Although you may think that the first steps to developing a training program are the hardest, it is actually quite the opposite. Since an unfit person is quite out of shape, they're new exercise program will jumpstart and take effect immediately. Due to their unfit condition, any form of exercise will begin producing results. This quick start is what some may call the newbie effect.
The science behind the newbie effect is that unfit people beginning exercise will regain their normal condition very quickly. Males can gain 5-15 pounds of muscle while losing 5-15 pounds of fat in only two months, and females can lose the same amount of fat while gaining 2-5 pounds of muscle. Your body will soon regain shape regardless of the training regimen you choose. Your body is only getting back into regular, fit condition, so it should be relatively simple. This is why all the training programs out there offer training for at least 2 months. However, this is also the reason that after 2 months many people stop seeing results and hit a wall. This is because the program is poorly designed after the newbie effect has worn off.
If you've had the same experience of "hitting a wall", this book will help you "break it down". This novel will revolve around the 3 keys to building muscle, losing fat, and just feeling and looking great. They're time-tested, come from my 7 years of experience in fitness and weight-training research.
If your goal is to gain muscle, you've got to realize one thing: you want to gain weight. To gain weight, you need to eat more calories than you spend. Building a pound of muscle requires enormous amounts of calories. Where will you get those calories from? From food.
This is a good analogy: if you are building a house, you will need bricks, wood, mortar, stone, and other materials. The larger the house is, the more materials will be required. In the same way, when you're building your body up, you're going to need more materials (food) to build the extra muscle.

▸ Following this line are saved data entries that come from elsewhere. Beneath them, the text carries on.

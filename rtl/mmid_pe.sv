// mmid_pe: processing element of the neuron state computation. It integrates the
// state of one neuron (membrane potential a_K and all its presynaptic weights) over an
// interval H with the modified-midpoint method of N = 2(i+1) substeps, h = H / N:
//   k(1) = k(0) + h f(k(0));  k(m+1) = k(m-1) + 2h f(k(m));  y = (k(N) + k(N-1) + h f(k(N))) / 2
// where a_K' = i_K + sum of the weights of sending presynaptic neurons (eq. 1) and
// W' follows the adaptation rule (eq. 2, in bsi_lane). That is N+1 passes over the
// neuron information block (NIB). In each pass k(m) and k(m-1) are streamed in from
// two of the three memory channels while k(m+1) is written to the third; the roles
// rotate, so k(j) (j >= 1) lives in channel j mod 3 at address kbase[j mod 3], and
// k(0) is the NIB itself at nib_base in channel 0. The result y is left in channel
// res_ch at kbase[res_ch].
// NIB layout (64-bit words): word 0 = {i_K, a_K}, word 1 = {flags (bit 0 = X_K),
// theta}, words 2.. = two syn_t words each, synapse 2j in the low half. Two synapses
// are processed per cycle by two bsi_lane instances, as the 8-byte bus delivers.
// Memory channels: requests (one read and/or write per cycle per channel) and in-order
// read returns of any latency; returns are queued per channel and paired up.
// Timing per pass: NIB words + read latency + 12 (lane) + about 4 cycles, against the
// document's t_SDRAM + t_MMID + ceil(n/2). X_L of synapse s is asked for on syn_idx
// (s = syn_idx and syn_idx+1) and must be answered on xl_pair in the same cycle.
// The pass structure, the two synapses per access and the lane latency follow the
// document; NIB layout, number formats and the channel rotation are this design's.
module mmid_pe
  import see_pkg::*;
#(
  parameter int unsigned QDEPTH = 32
) (
  input  logic                  clk,
  input  logic                  rst_n,
  input  logic                  start,
  input  logic [MEM_AW-1:0]     nib_base,
  input  logic [15:0]           n_syn,
  input  logic [15:0]           h_int,       // H, unsigned, FRAC fraction bits
  input  logic [2:0]            seq_i,       // substep sequence index i
  input  logic [MEM_AW-1:0]     kbase [3],
  output logic                  busy,
  output logic                  done,
  output logic [1:0]            res_ch,
  output logic [15:0]           syn_idx,
  input  logic [1:0]            xl_pair,
  output mem_req_t              req [3],
  input  mem_rsp_t              rsp [3]
);
  localparam int unsigned QAW = $clog2(QDEPTH);

  typedef enum logic [1:0] {S_IDLE, S_PASS, S_HDR0, S_HDR1} state_e;
  state_e state;

  logic [MEM_AW-1:0] base_q;
  logic [15:0]       n_q, words, iss, rc, wc, h_q;
  logic [4:0]        m, n_sub;
  logic [1:0]        c_cur, c_prev, c_next;
  pass_e             pass;
  logic signed [31:0] a_cur, a_prev, i_k, theta, flags, acc, a_next;

  // ---------------------------------------------------------------- read queues
  logic [MEM_DW-1:0] q_cur_mem [QDEPTH], q_prv_mem [QDEPTH];
  logic [QAW:0]      q_cur_wp, q_cur_rp, q_prv_wp, q_prv_rp;
  logic              cur_has, prv_has, pop;
  logic [MEM_DW-1:0] d_cur, d_prv;

  assign cur_has = (q_cur_wp != q_cur_rp);
  assign prv_has = (q_prv_wp != q_prv_rp) || (pass == PASS_FIRST);
  assign d_cur   = q_cur_mem[q_cur_rp[QAW-1:0]];
  assign d_prv   = (pass == PASS_FIRST) ? '0 : q_prv_mem[q_prv_rp[QAW-1:0]];
  assign pop     = (state == S_PASS) && cur_has && prv_has && (rc < words);

  // ---------------------------------------------------------------- addresses
  logic [MEM_AW-1:0] cur_base, prv_base, nxt_base;
  logic              issue;
  assign cur_base = (m == 0) ? base_q : kbase[c_cur];
  assign prv_base = (m == 1) ? base_q : kbase[c_prev];
  assign nxt_base = kbase[c_next];
  // keep the number of reads in flight below the queue depth
  assign issue    = (state == S_PASS) && (iss < words) && ((iss - rc) < 16'(QDEPTH - 8));

  // ---------------------------------------------------------------- lanes
  logic [1:0]     lane_ov;
  syn_t           lane_out [2];
  logic           lane_in;
  logic [1:0]     syn_ok;
  assign lane_in = pop && (rc >= 16'(NIB_HDR));
  assign syn_idx = (rc - 16'(NIB_HDR)) << 1;
  assign syn_ok  = {(syn_idx + 16'd1) < n_q, syn_idx < n_q};

  for (genvar l = 0; l < 2; l++) begin : g_lane
    syn_t cur_s;
    assign cur_s = d_cur[32*l +: 32];
    bsi_lane u_lane (
      .clk, .rst_n, .in_valid(lane_in), .pass,
      .syn_cur(cur_s), .w_prev(d_prv[32*l+16 +: 16]),
      .x_l(xl_pair[l] && syn_ok[l]), .x_k(flags[0]),
      .a_cur, .theta, .h(h_q),
      .out_valid(lane_ov[l]), .syn_out(lane_out[l]));
  end

  // ---------------------------------------------------------------- potential step
  always_comb begin
    logic signed [31:0] da;
    logic signed [49:0] inc;
    logic [16:0]        hh;
    hh  = (pass == PASS_MID) ? {h_q, 1'b0} : {1'b0, h_q};
    da  = i_k + acc;
    inc = ($signed({1'b0, hh}) * da) >>> FRAC;
    unique case (pass)
      PASS_FIRST: a_next = a_cur  + 32'(inc);
      PASS_MID:   a_next = a_prev + 32'(inc);
      default:    a_next = 32'((34'(a_cur) + 34'(a_prev) + 34'(inc)) >>> 1);
    endcase
  end

  // ---------------------------------------------------------------- memory requests
  always_comb begin
    for (int c = 0; c < 3; c++) begin
      req[c] = '0;
      if (issue && c == int'(c_cur)) begin
        req[c].rd = 1'b1; req[c].addr = cur_base + MEM_AW'(iss);
      end
      if (issue && pass != PASS_FIRST && c == int'(c_prev)) begin
        req[c].rd = 1'b1; req[c].addr = prv_base + MEM_AW'(iss);
      end
      if (c == int'(c_next)) begin
        if (state == S_PASS && lane_ov[0]) begin
          req[c].wr = 1'b1; req[c].addr = nxt_base + MEM_AW'(NIB_HDR) + MEM_AW'(wc);
          req[c].wdata = {lane_out[1], lane_out[0]};
        end else if (state == S_HDR0) begin
          req[c].wr = 1'b1; req[c].addr = nxt_base;
          req[c].wdata = {i_k, a_next};
        end else if (state == S_HDR1) begin
          req[c].wr = 1'b1; req[c].addr = nxt_base + MEM_AW'(1);
          req[c].wdata = {flags, theta};
        end
      end
    end
  end

  // ---------------------------------------------------------------- queues
  always_ff @(posedge clk or negedge rst_n) begin
    if (!rst_n) begin
      q_cur_wp <= '0; q_cur_rp <= '0; q_prv_wp <= '0; q_prv_rp <= '0;
    end else begin
      if (state == S_IDLE) begin
        q_cur_wp <= '0; q_cur_rp <= '0; q_prv_wp <= '0; q_prv_rp <= '0;
      end else begin
        if (rsp[c_cur].valid)  q_cur_wp <= q_cur_wp + 1'b1;
        if (rsp[c_prev].valid && pass != PASS_FIRST) q_prv_wp <= q_prv_wp + 1'b1;
        if (pop) begin
          q_cur_rp <= q_cur_rp + 1'b1;
          if (pass != PASS_FIRST) q_prv_rp <= q_prv_rp + 1'b1;
        end
      end
    end
  end

  always_ff @(posedge clk) begin
    if (rsp[c_cur].valid) q_cur_mem[q_cur_wp[QAW-1:0]] <= rsp[c_cur].rdata;
    if (rsp[c_prev].valid) q_prv_mem[q_prv_wp[QAW-1:0]] <= rsp[c_prev].rdata;
  end

  // ---------------------------------------------------------------- sequencing
  always_ff @(posedge clk or negedge rst_n) begin
    if (!rst_n) begin
      state <= S_IDLE; done <= 1'b0; res_ch <= '0;
      base_q <= '0; n_q <= '0; words <= '0; h_q <= '0; n_sub <= '0; m <= '0;
      c_cur <= '0; c_prev <= '0; c_next <= '0; pass <= PASS_FIRST;
      iss <= '0; rc <= '0; wc <= '0;
      a_cur <= '0; a_prev <= '0; i_k <= '0; theta <= '0; flags <= '0; acc <= '0;
    end else begin
      done <= 1'b0;
      unique case (state)
        S_IDLE: if (start) begin
          base_q <= nib_base;
          n_q    <= n_syn;
          words  <= 16'(NIB_HDR) + ((n_syn + 16'd1) >> 1);
          n_sub  <= 5'({seq_i, 1'b0}) + 5'd2;
          h_q    <= h_int / (16'({seq_i, 1'b0}) + 16'd2);
          m      <= '0;
          c_cur  <= 2'd0; c_prev <= 2'd2; c_next <= 2'd1;
          pass   <= PASS_FIRST;
          iss <= '0; rc <= '0; wc <= '0; acc <= '0;
          state  <= S_PASS;
        end
        S_PASS: begin
          if (issue) iss <= iss + 1'b1;
          if (pop) begin
            rc <= rc + 1'b1;
            if (rc == 16'd0) begin
              a_cur  <= d_cur[31:0];
              i_k    <= d_cur[63:32];
              a_prev <= d_prv[31:0];
            end else if (rc == 16'd1) begin
              theta <= d_cur[31:0];
              flags <= d_cur[63:32];
            end else begin
              acc <= acc
                + ((xl_pair[0] && syn_ok[0]) ? 32'(signed'(d_cur[31:16])) : 32'sd0)
                + ((xl_pair[1] && syn_ok[1]) ? 32'(signed'(d_cur[63:48])) : 32'sd0);
            end
          end
          if (lane_ov[0]) wc <= wc + 1'b1;
          if (rc == words && wc == words - 16'(NIB_HDR) && !lane_ov[0]) state <= S_HDR0;
        end
        S_HDR0: state <= S_HDR1;
        S_HDR1: begin
          if (m == n_sub) begin
            state  <= S_IDLE;
            done   <= 1'b1;
            res_ch <= c_next;
          end else begin
            m      <= m + 1'b1;
            c_prev <= c_cur;
            c_cur  <= c_next;
            c_next <= (c_next == 2'd2) ? 2'd0 : c_next + 2'd1;
            pass   <= (m + 5'd1 == n_sub) ? PASS_LAST : PASS_MID;
            iss <= '0; rc <= '0; wc <= '0; acc <= '0;
            state  <= S_PASS;
          end
        end
        default: state <= S_IDLE;
      endcase
    end
  end

  assign busy = (state != S_IDLE);

  a_no_q_overflow: assert property (@(posedge clk) disable iff (!rst_n)
    (q_cur_wp - q_cur_rp) <= (QAW+1)'(QDEPTH));
  a_lanes_aligned: assert property (@(posedge clk) disable iff (!rst_n)
    lane_ov[1] == lane_ov[0]);
endmodule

Simply put, the more you eat, the faster you build muscle. There's only one problem: you've got to find the sweet spot where you eat enough to fuel muscle growth, but not so much that you're also putting on fat.
For example, say Bob's weight (180 lbs) is stable at 2,000 calories per day (three big meals plus a snack). Bob wants to look good naked, so he starts training. After two months, he's gained 10 lbs of muscle and lost 10 lbs of fat: he still weights 180 lbs, but he looks reasonably better. He trains another month and gets no results: still 180 lbs, not any more muscular.
Bob finds some good advice about how to build muscle and finds out must he eat some extra food to build it. So, he eats an extra 200 calories per day, increasing his intake to 2,200 calories a day. When he goes back to the gym for a few weeks, he adds some more muscle and barely any fat. Bob is quite happy with the results.
The next month, Bob decides it's not enough: he wants to gain muscle faster. He starts eating more and is now at 2,400 calories per day. After two weeks, he notices he doesn't gain muscle any faster and that he's slowly putting on fat. That's not what he wants, and he reverts to the 2,200 calories a day diet. Bob's sweet spot is at 2,200 calories per day. He wasn't growing at 2,000, and was putting on too much fat at 2,400.
The morale of this story: you need to find your own sweet spot.
Try this:
1) Weigh yourself every other day for a month on a body fat measuring scale.
2) Track if you're gaining weight, and if yes, see if your body fat percentage is increasing. If it is, cut back and consume less calories. If it's not, you have found your balance!
If you're not gaining weight, eat another small meal daily. This can be before or after a workout. Keep tracking your weight until you find a sweet spot.
If you're not gaining weight, add more small meals every day until you are gaining weight in the form of muscle.